Requirement.
Search the listing below for the word "words" and return each line that contains it.

• • • •

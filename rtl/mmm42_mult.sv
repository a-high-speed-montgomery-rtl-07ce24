// MMM42 Montgomery modular multiplier with superfluous-iteration bypass.
//
// Computes S = A * B * 2^-(K+2) mod N, with A, B and S in carry-save form
// (two words each) and all of them in [0, 2N), so that a result can be fed
// straight back as an operand during modular exponentiation. N must be odd
// and below 2^K.
//
// How it works. The multiplicand is kept doubled, B' = 2B, so that every
// quotient bit is simply the parity of the running sum. One clock cycle is
// one iteration of radix-2 Montgomery multiplication: the four-to-two adder
// (mmm_rca42) adds the state and an operand pair selected by the stored
// code {A~, q~} (0, N, B', or D = B' + N). Because B' is doubled, the loop
// runs K+3 real iterations i = 0 .. K+2 (A is extended by two zero bits),
// preceded by a dummy iteration i = -1 that only primes the look-ahead. The
// look-ahead unit (mmm_lu) sees, during iteration i, whether iteration i+1
// would add nothing (A(i+1) = 0 and q(i+1) = 0); if so that iteration is
// skipped: the bypass flag is stored in a flip-flop, the next cycle divides
// the state by four instead of two through M3/M4, and the MBRFA advances A
// by two bits. Each skipped iteration saves one clock cycle and one
// register write of the wide state.
//
// Before the loop one extra cycle uses the same adder to form D = B' + N
// (state preset to N, operands B') into RD1/RD2. B' itself is the input
// words shifted left by one, written to RB1/RB2 by wiring.
//
// RB1, RB2, RN (loaded on start) and RD1, RD2 (loaded in the pre-compute
// cycle) are clocked through clock gates and hold otherwise.
//
// Interface and timing: pulse start while ready is high; operands are
// sampled on that edge. After 1 pre-compute cycle and K+4-b iteration
// cycles, where b is the number of bypasses, done pulses for one cycle and
// s1/s2 hold the result until the next start. With no bypass the latency
// from the start edge to done is K+5 cycles.
//
// Own choices (not given by the published architecture): the datapath is K+4 bits wide;
// bypass is not allowed in the last two iterations, so the loop always ends
// with a plain halving; asynchronous active-low reset of the control and
// state registers; the start/ready/done handshake.
module mmm42_mult
  import mmm_pkg::*;
#(
  parameter int unsigned K = 1024  // modulus width in bits
) (
  input  logic         clk,
  input  logic         rst_n,
  input  logic         start,
  output logic         ready,
  input  logic [K+1:0] a1,
  input  logic [K+1:0] a2,
  input  logic [K+1:0] b1,
  input  logic [K+1:0] b2,
  input  logic [K-1:0] n,
  output logic         done,
  output logic [K+1:0] s1,
  output logic [K+1:0] s2
);

  localparam int unsigned W    = K + 4;
  localparam int unsigned AW   = K + 2;
  localparam int unsigned CW   = $clog2(K + 5);
  localparam logic [CW-1:0] LAST_CNT  = CW'(K + 3);  // count = i + 1, last i = K+2
  localparam logic [CW-1:0] BYP_LIMIT = CW'(K + 1);  // bypass allowed for i <= K

  mult_state_e state;
  logic [CW-1:0] cnt;
  logic [W-1:0]  rss, rsc;
  logic [W-1:0]  rb1, rb2, rd1, rd2, rn;
  opsel_e        sel_q;
  logic          byp_q;

  logic [W-1:0]  t_s, t_c;
  logic [2:0]    s1p_lo, c1p_lo, y_lo;
  logic          a_n1, a_n2;
  logic          q_next, a_next, bypass, bypass_en;
  logic          accept, en_b, en_d, gclk_b, gclk_d;

  assign ready     = (state == MS_IDLE);
  assign accept    = ready & start;
  assign en_b      = accept;
  assign en_d      = (state == MS_PRE);
  assign bypass_en = (state == MS_ITER) && (cnt <= BYP_LIMIT);

  mmm_rca42 #(.W(W)) u_rca42 (
    .rss    (rss),
    .rsc    (rsc),
    .shift2 (byp_q),
    .sel    (sel_q),
    .rb1    (rb1),
    .rb2    (rb2),
    .rd1    (rd1),
    .rd2    (rd2),
    .rn     (rn),
    .t_s    (t_s),
    .t_c    (t_c),
    .s1p_lo (s1p_lo),
    .c1p_lo (c1p_lo),
    .y_lo   (y_lo)
  );

  mmm_mbrfa #(.AW(AW)) u_mbrfa (
    .clk    (clk),
    .rst_n  (rst_n),
    .load   (accept),
    .a1     (a1),
    .a2     (a2),
    .step   (state == MS_ITER),
    .bypass (bypass),
    .a_n1   (a_n1),
    .a_n2   (a_n2)
  );

  mmm_lu u_lu (
    .s1p_lo    (s1p_lo),
    .c1p_lo    (c1p_lo),
    .y_lo      (y_lo),
    .a_n1      (a_n1),
    .a_n2      (a_n2),
    .bypass_en (bypass_en),
    .q_next    (q_next),
    .a_next    (a_next),
    .bypass    (bypass)
  );

  mmm_clock_gate u_cg_b (.clk(clk), .en(en_b), .gclk(gclk_b));
  mmm_clock_gate u_cg_d (.clk(clk), .en(en_d), .gclk(gclk_d));

  // Operand registers on gated clocks: written only when their clock runs.
  always_ff @(posedge gclk_b) begin
    rb1 <= W'({b1, 1'b0});
    rb2 <= W'({b2, 1'b0});
    rn  <= W'(n);
  end

  always_ff @(posedge gclk_d) begin
    rd1 <= t_s;
    rd2 <= t_c;
  end

  // Controller, state registers RSS/RSC and the FFs of A~, q~, bypass.
  always_ff @(posedge clk or negedge rst_n) begin
    if (!rst_n) begin
      state <= MS_IDLE;
      cnt   <= '0;
      rss   <= '0;
      rsc   <= '0;
      sel_q <= SEL_ZERO;
      byp_q <= 1'b0;
      done  <= 1'b0;
    end else begin
      done <= 1'b0;
      unique case (state)
        MS_IDLE: begin
          if (start) begin
            // Preset for D = N + B': state = N (2N halved by M3/M4).
            rss   <= W'({n, 1'b0});
            rsc   <= '0;
            sel_q <= SEL_B;
            byp_q <= 1'b0;
            state <= MS_PRE;
          end
        end
        MS_PRE: begin
          // Initial values of iteration i = -1.
          rss   <= '0;
          rsc   <= '0;
          sel_q <= SEL_ZERO;
          byp_q <= 1'b0;
          cnt   <= '0;
          state <= MS_ITER;
        end
        MS_ITER: begin
          rss   <= t_s;
          rsc   <= t_c;
          sel_q <= opsel_e'({a_next, q_next});
          byp_q <= bypass;
          if (cnt == LAST_CNT) begin
            state <= MS_IDLE;
            done  <= 1'b1;
          end else begin
            cnt <= cnt + CW'(1) + CW'(bypass);
          end
        end
        default: state <= MS_IDLE;
      endcase
    end
  end

  // Result: the stored sum halved. Both words are even, so this is exact.
  assign s1 = rss[AW:1];
  assign s2 = rsc[AW:1];

  // Every iteration produces an even sum; a bypass needs an even half.
  a_even : assert property (@(posedge clk) disable iff (!rst_n)
    (state == MS_ITER) |-> (t_s[0] == 1'b0));
  a_bypass_even : assert property (@(posedge clk) disable iff (!rst_n)
    bypass |-> (t_s[1] == 1'b0));
  // The carry word of the state always ends in two zeros (see mmm_rca42).
  a_carry_low : assert property (@(posedge clk) disable iff (!rst_n)
    (state == MS_ITER) |-> (t_c[1:0] == 2'b00));

endmodule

• • • •

Exercise result.
// (two words each) and all of them in [0, 2N), so that a result can be fed
// words shifted left by one, written to RB1/RB2 by wiring.
  // Result: the stored sum halved. Both words are even, so this is exact.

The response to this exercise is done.